Frequencies, again...

We now have a functioning assistant. During each guessing step of the game, you calculate the entropy for each word in the possible answer space and choose the one with the highest value, as it is most likely to significantly reduce the remaining possibilities. However, there is a significant oversight that becomes more apparent as you narrow down the potential answers. Let's say you have narrowed down the space to three possible words: ABBAS, LOURY, and ABYSS.

At this point, the entropy of each word will be identical since, in terms of reducing the space, they all do so by an equal amount. However, if I was playing the game instead of the assistant, I would be pretty confident that the answer were ABYSS since I have never heard of the other two. Although any five-letter word is allowed, the answers in Wordle tend to be more common words. How can we capture this preference and ensure that the assistant selects ABYSS over the others? The answer lies in relative word frequencies. Google Books provides an n-gram dataset that lists relative frequencies for every word.

So, we can simply apply the frequency as a weighting to the corresponding word, right? Problem solved. Well, not quite. Let's consider the frequency of WHICH, which is 0.00206, and compare it to the frequency of BRAID, which is 0.000002—almost 1000 times less likely. But, both of these words seem more common than ABBAS. Ideally, we need a decision boundary on the frequency list that distinguishes common words from uncommon words. By using a carefully constructed sigmoid function, we can achieve this result. The cutoff point was unfortunately chosen by eyeballing the list, but the positive aspect is that we now have a notion of the difference between a common and an uncommon word encoded as a probability. Remember how earlier we assumed that each word in the resulting answer space was equally likely to be the answer?

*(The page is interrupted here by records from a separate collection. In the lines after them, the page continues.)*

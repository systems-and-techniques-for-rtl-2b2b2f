// network_controller: selection logic of the vector address decoder.
//
// From the W-bit vector address register (VAR) it builds the mask register
//   MR[W-1] = OR of all VAR bits
//   MR[j]   = ~VAR[j+1] & MR[j+1]          (W-2 >= j >= 0)
// so MR[j] is set exactly when VAR is not empty and no VAR bit above j is
// set. The one-hot select sel picks the highest set VAR bit: it enables the
// buffer that drives the port byte into that byte of the frame data register.
// The main controller clears that VAR bit and the cycle repeats, so data
// bytes for a row arrive in descending frame order. done is the NOR of VAR.
// last flags that the selected bit is the only one left, which lets the
// caller write the row back in the cycle that consumes its last byte.
// Purely combinational; MR and done follow the document, sel is formed as
// MR[j] & VAR[j] (the edge of the mask), last is this design's addition.
module network_controller #(
  parameter int unsigned W = 8
) (
  input  logic [W-1:0] var_q,
  output logic [W-1:0] mr,
  output logic [W-1:0] sel,
  output logic         last,
  output logic         done
);

  always_comb begin
    mr[W-1] = |var_q;
    for (int j = int'(W) - 2; j >= 0; j--) begin
      mr[j] = ~var_q[j+1] & mr[j+1];
    end
  end

  assign sel  = mr & var_q;
  assign done = ~|var_q;
  assign last = ~done && ((var_q & ~sel) == '0);

endmodule
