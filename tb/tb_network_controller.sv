// tb_network_controller: exhaustive check of the VA decoder selection logic.
// For all 256 VAR values it compares the mask register, the one-hot select
// of the highest set bit, done and last with values computed here by
// scanning the bits from the top. Combinational block, so no clock; a
// watchdog still bounds the run.
module tb_network_controller;
  logic [7:0] var_q, mr, sel;
  logic       last, done;
  int checks = 0, failures = 0;

  network_controller #(.W(8)) dut (.var_q(var_q), .mr(mr), .sel(sel), .last(last), .done(done));

  task automatic check(input bit ok, input string what);
    checks++;
    if (!ok) begin
      failures++;
      $display("FAIL %s var=%b mr=%b sel=%b last=%b done=%b", what, var_q, mr, sel, last, done);
    end
  endtask

  initial begin
    #100000;
    failures++;
    $display("watchdog expired");
    $display("TB_RESULT checks=%0d failures=%0d", checks, failures);
    $finish;
  end

  initial begin
    for (int v = 0; v < 256; v++) begin
      logic [7:0] exp_mr, exp_sel;
      int hi, ones;
      var_q = 8'(v);
      #1;
      hi = -1; ones = 0;
      for (int b = 7; b >= 0; b--) begin
        if (var_q[b]) begin
          ones++;
          if (hi < 0) hi = b;
        end
      end
      exp_mr = '0; exp_sel = '0;
      if (hi >= 0) begin
        for (int b = hi; b <= 7; b++) exp_mr[b] = 1'b1;
        exp_sel[hi] = 1'b1;
      end
      check(mr == exp_mr, "mr");
      check(sel == exp_sel, "sel");
      check(done == (ones == 0), "done");
      check(last == (ones == 1), "last");
    end
    $display("TB_RESULT checks=%0d failures=%0d", checks, failures);
    $finish;
  end
endmodule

Well, we just changed that.

The Best Opener

In this new setup, our entropies will also change. Given a word, we examine the tail of its pattern distribution. For instance, let's say we find two adjacent patterns, with the same associated probabilities as seen below.

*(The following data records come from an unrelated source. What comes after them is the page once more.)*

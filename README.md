# A single-cycle RV32I datapath

This is a processor that runs one RISC-V instruction per clock cycle. Every
state element (the program counter, the 32 registers and the data memory) is
read combinationally and written at the rising clock edge. In between, one
wide block of combinational logic computes the instruction's effects, so each
clock period carries one instruction from fetch to write-back. There are no
pipeline registers, no stalls and no forwarding. The price is a clock period
as long as the slowest instruction, a load: instruction memory, register read,
ALU, data memory, extension, register write.

The datapath carries four groups of the RV32I base instruction set:

| group | instructions |
|---|---|
| register-register | ADD SUB SLL SLT SLTU XOR SRL SRA OR AND |
| register-immediate | ADDI SLTI SLTIU XORI ORI ANDI SLLI SRLI SRAI |
| loads | LB LH LW LBU LHU |
| stores | SB SH SW |

Branches, jumps, LUI/AUIPC, FENCE, ECALL/EBREAK and the CSR instructions have
no path through this datapath. There is no next-PC multiplexer, no branch
comparator and no B/U/J immediate formats. Such an instruction is executed
as a no-op: nothing is written, the PC moves on by four, and the
`unsupported` output is high for that cycle. So a program for this machine is
straight-line code.

## The datapath, left to right

```
 pc ──► IMEM ──► inst ─┬─ [19:15] AddrA ─► Reg[] DataA ───────────────► ALU a
  ▲                    ├─ [24:20] AddrB ─►       DataB ─┬─► BSel 0 ──► ALU b
  │                    ├─ [31:7] ─► Imm.Gen ─── imm ────┼─► BSel 1
  │                    ├─ [11:7] AddrD ─►  DataD ◄─ wb  │
  └── +4               └─► controller                   └─► store_align ─► DMEM DataW
                                ALU y ─► DMEM Addr ; DMEM DataR ─► load_ext ─► WBSel 0
                                ALU y ──────────────────────────────────────► WBSel 1 ─► wb
```

The controller (`controller.sv`) turns each instruction into one control word
(`rv32_pkg::ctrl_t`). Its signals have the customary names:

| class | ImmSel | RegWEn | BSel | ALUSel | MemRW | WBSel |
|---|---|---|---|---|---|---|
| R-type | – | 1 | 0 (rs2) | from funct3, inst[30] | Read | 1 (ALU) |
| I-type arithmetic | I | 1 | 1 (imm) | from funct3, inst[30] for SRAI | Read | 1 (ALU) |
| load | I | 1 | 1 | Add | Read | 0 (memory) |
| store | S | 0 | 1 | Add | Write | – |
| anything else | – | 0 | – | – | Read | – |

`inst[30]` chooses SUB over ADD and SRA/SRAI over SRL/SRLI. ADDI has no
subtract form, so for OP-IMM with funct3=000 the bit is ignored.

### Immediates

Only the I and S formats exist here, and they differ only in where the low
five bits of the immediate come from: `inst[24:20]` for I-type and
`inst[11:7]` for S-type. `imm_gen` is therefore one 5-bit 2:1 multiplexer. The
other bits are fixed wires: `imm[10:5] = inst[30:25]`, and
`imm[31:11] = inst[31]` (sign extension).

### Narrow loads and stores

Memory is a 32-bit word array addressed by bytes, in little-endian order. The
ALU result is the byte address. On a load, `load_ext` picks the addressed byte
(`addr[1:0]`) or halfword (`addr[1]`) out of the word that was read. It then
sign-extends (LB, LH) or zero-extends (LBU, LHU) it. On a store, `store_align`
copies the byte or halfword of `rs2` onto every lane and raises only the
byte enables of the addressed lanes. A misaligned halfword or word access is
not trapped. It reaches the aligned halfword or word that holds the address
(the low address bits are dropped). A funct3 value that names no load passes
the whole word through. One that names no store writes nothing.

### Timing

Within a cycle: the PC addresses IMEM; the instruction selects registers and
control; the ALU settles; DMEM is read at the ALU result; the write-back
value settles. At the rising edge the PC takes PC+4, the register file
writes `rd` if RegWEn is set, and DMEM writes the enabled lanes if MemRW is
Write. An instruction that reads a register the previous one wrote sees the
new value, because that write finished at the edge between them. Register
x0 reads as zero and ignores writes.

## Modules

| file | what it is |
|---|---|
| `rv32_pkg.sv` | opcodes, funct3 codes, ALUSel/ImmSel/MemRW/WBSel encodings, `ctrl_t` |
| `rv32_top.sv` | the machine: `rv32_core` + `imem` + `dmem` |
| `rv32_core.sv` | the processor: `controller` + `datapath` |
| `datapath.sv` | `pc_reg`, `regfile`, `imm_gen`, BSel mux, `alu`, `store_align`, `load_ext`, WBSel mux |
| `controller.sv` | instruction → control word |
| `pc_reg.sv` | PC register and its +4 adder |
| `regfile.sv` | 32×32 registers, 2 asynchronous read ports, 1 synchronous write port |
| `imm_gen.sv` | I/S immediate |
| `alu.sv` | the ten integer functions |
| `load_ext.sv`, `store_align.sv` | byte/halfword handling for loads and stores |
| `imem.sv`, `dmem.sv` | asynchronous-read word memories |

### Top-level interface (`rv32_top`)

| parameter | default | meaning |
|---|---|---|
| `IMEM_DEPTH` | 1024 | instruction memory, 32-bit words |
| `DMEM_DEPTH` | 1024 | data memory, 32-bit words |
| `RESET_PC` | 0 | PC after reset |

- `clk`, `rst`: reset is synchronous and active high. It sets the PC to
  `RESET_PC` and clears all registers. The memories are not cleared.
- `imem_load_we`, `imem_load_addr` (word index), `imem_load_data`: write the
  program, one word per cycle, normally while `rst` is held. The core itself
  never writes instruction memory.
- `pc`, `inst`, `unsupported`: the instruction executing in this cycle.
- `dmem_addr`, `dmem_wdata`, `dmem_be`, `dmem_we`, `dmem_rdata`: the
  data-memory bus between core and memory. It is brought out so that results
  can be watched.

Both memories index with `addr[AW+1:2]`, so addresses beyond their size wrap
around.

## Choices this design makes

The overall structure follows the classic single-cycle datapath. That covers
the register-file port names, the BSel, WBSel and ALUSel polarities
(Add=0, Sub=1), the I/S immediate layout, and asynchronous reads with
synchronous writes. The following are this design's own choices:

- The ALUSel codes other than Add/Sub, and the ImmSel and MemRW codes.
- Reset to PC 0 with a cleared register file.
- Memory sizes of 1024 words each, and wrap-around addressing.
- A load port on the otherwise read-only instruction memory.
- SB and SH through byte enables. The classic datapath shows SW only.
- Little-endian lanes, and misaligned accesses that hit the aligned unit
  containing them.
- Instructions outside the four groups run as no-ops. The controller does not
  check funct7 beyond bit 30.

## Verification

Every module has a self-checking testbench in `tb/`. Each one prints
`TB_RESULT checks=N failures=M` and has a watchdog.

- `tb_alu`, `tb_imm_gen`, `tb_load_ext`, `tb_store_align`, `tb_controller`
  compare against models written in a different way: bit loops for shifts,
  sign logic for compares, per-bit immediate layouts, byte-merge models.
- `tb_regfile`, `tb_dmem`, `tb_imem`, `tb_pc_reg` check same-cycle reads, edge-timed
  writes, x0, byte enables, and the PC rate of +4 per cycle.
- `tb_datapath` feeds instructions with hand-set control words. `tb_rv32_core`
  runs random programs against models of the memories. Both compare against
  an instruction-level reference model (`rv32_ref_pkg.sv`) every cycle.
- `tb_rv32_top` runs at the default sizes. It fills all 1024 instruction
  words with a random mix of every supported instruction plus unsupported
  opcodes, and runs 2048 cycles (the PC wraps once). Every cycle it compares
  PC, instruction, all registers and the memory bus with the reference
  model. At the end it compares all of data memory. It counts each
  operation, writes to x0, negative immediates, both BSel and WBSel settings,
  and unsupported opcodes, and fails if any of them never happened.
- `tb_rv32_examples` runs the textbook examples with their exact encodings:
  `add x1,x2,x3` at PC 1000 (x1 changes only at the closing edge),
  `add x6,x7,x9` at 1004, `addi x15,x1,-50`, `sw x14,8(x2)` and `lw x14,8(x2)`.

To simulate with Verilator (the packages first, then the testbench):

```
verilator --binary --timing --assert -y rtl -y tb \
    rtl/rv32_pkg.sv tb/rv32_ref_pkg.sv tb/tb_rv32_top.sv --top-module tb_rv32_top
./obj_dir/Vtb_rv32_top
```

Verilator's `-Wall` lint reports only unused-bit warnings. These are the
instruction fields a block does not need and the constants of the shared
package.

## Extending it

Control flow would need a next-PC multiplexer (PC+4, PC+imm, rs1+imm), a
branch comparator, the B, J and U immediate layouts in `imm_gen`, and a
third WBSel input for PC+4. LUI and AUIPC need an ALU A-input multiplexer
(register or PC). The `unsupported` decode in `controller.sv` is where those
opcodes would be claimed.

Prior to considering word frequencies, the only way these two patterns would be equally likely to appear is if the number of words in their respective reduced answer spaces were equal. However, now that we have altered the likelihood of each word being the answer, it is possible that one pattern has 8 words in its reduced answer space while the other has 32. In order for the chance of each pattern showing up to remain equal, those 8 words must be more common compared to the 32. As a result, the entropy calculation using these refined pattern distributions incorporates our preference for more common words.

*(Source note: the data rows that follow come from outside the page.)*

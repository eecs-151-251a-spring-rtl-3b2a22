// rv32_pkg: types and constants shared by the single-cycle RV32I datapath,
// its controller and their testbenches.
//
// The opcode and funct3/funct7 values are the RV32I base encodings. The
// control-signal names (ImmSel, RegWEn, BSel, ALUSel, MemRW, WBSel) and the
// encodings of the classic single-cycle datapath are kept: ALUSel Add=0 / Sub=1,
// BSel 0 = rs2 / 1 = immediate, WBSel 0 = memory / 1 = ALU. The remaining
// ALUSel codes and the ImmSel and MemRW codes are this design's own choice.
package rv32_pkg;

  localparam int unsigned XLEN = 32;

  typedef logic [XLEN-1:0] word_t;

  // Major opcodes, inst[6:0].
  typedef enum logic [6:0] {
    OP_LUI    = 7'b0110111,
    OP_AUIPC  = 7'b0010111,
    OP_JAL    = 7'b1101111,
    OP_JALR   = 7'b1100111,
    OP_BRANCH = 7'b1100011,
    OP_LOAD   = 7'b0000011,
    OP_STORE  = 7'b0100011,
    OP_IMM    = 7'b0010011,
    OP_REG    = 7'b0110011,
    OP_FENCE  = 7'b0001111,
    OP_SYSTEM = 7'b1110011
  } opcode_e;

  // funct3 of the arithmetic group (OP and OP-IMM).
  localparam logic [2:0] F3_ADD  = 3'b000;
  localparam logic [2:0] F3_SLL  = 3'b001;
  localparam logic [2:0] F3_SLT  = 3'b010;
  localparam logic [2:0] F3_SLTU = 3'b011;
  localparam logic [2:0] F3_XOR  = 3'b100;
  localparam logic [2:0] F3_SR   = 3'b101;
  localparam logic [2:0] F3_OR   = 3'b110;
  localparam logic [2:0] F3_AND  = 3'b111;

  // funct3 of loads and stores: access size and signedness.
  localparam logic [2:0] F3_B  = 3'b000;
  localparam logic [2:0] F3_H  = 3'b001;
  localparam logic [2:0] F3_W  = 3'b010;
  localparam logic [2:0] F3_BU = 3'b100;
  localparam logic [2:0] F3_HU = 3'b101;

  // ALU function select.
  typedef enum logic [3:0] {
    ALU_ADD  = 4'd0,
    ALU_SUB  = 4'd1,
    ALU_SLL  = 4'd2,
    ALU_SLT  = 4'd3,
    ALU_SLTU = 4'd4,
    ALU_XOR  = 4'd5,
    ALU_SRL  = 4'd6,
    ALU_SRA  = 4'd7,
    ALU_OR   = 4'd8,
    ALU_AND  = 4'd9
  } alu_sel_e;

  // Immediate format select: the I and S layouts only.
  typedef enum logic {
    IMM_I = 1'b0,
    IMM_S = 1'b1
  } imm_sel_e;

  typedef enum logic {
    MEM_READ  = 1'b0,
    MEM_WRITE = 1'b1
  } mem_rw_e;

  typedef enum logic {
    WB_MEM = 1'b0,
    WB_ALU = 1'b1
  } wb_sel_e;

  // One instruction's worth of control signals.
  typedef struct packed {
    imm_sel_e   imm_sel;
    logic       reg_wen;      // RegWEn: 1 = write rd
    logic       b_sel;        // BSel: 0 = Reg[rs2], 1 = imm
    alu_sel_e   alu_sel;
    mem_rw_e    mem_rw;
    wb_sel_e    wb_sel;
    logic [2:0] mem_funct3;   // size/sign of a load or store
    logic       unsupported;  // opcode outside this datapath: executed as a no-op
  } ctrl_t;

endpackage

Let's consider the following words:

Both DUMBO and WOMBS have higher entropies than WORMS and DORMS, but the probabilities assigned to WORMS and DORMS are larger. In the current version, the assistant considers this tradeoff by adding the two quantities, generating a score that dictates the rankings. There are other possibilities for tradeoff logic, such as using a multiplicative weight, but addition produced pretty good results.

So, what is the best opening guess? If we consider the set of all possible five-letter words and run our entropy calculations for each, we find that RATES emerges as the top choice!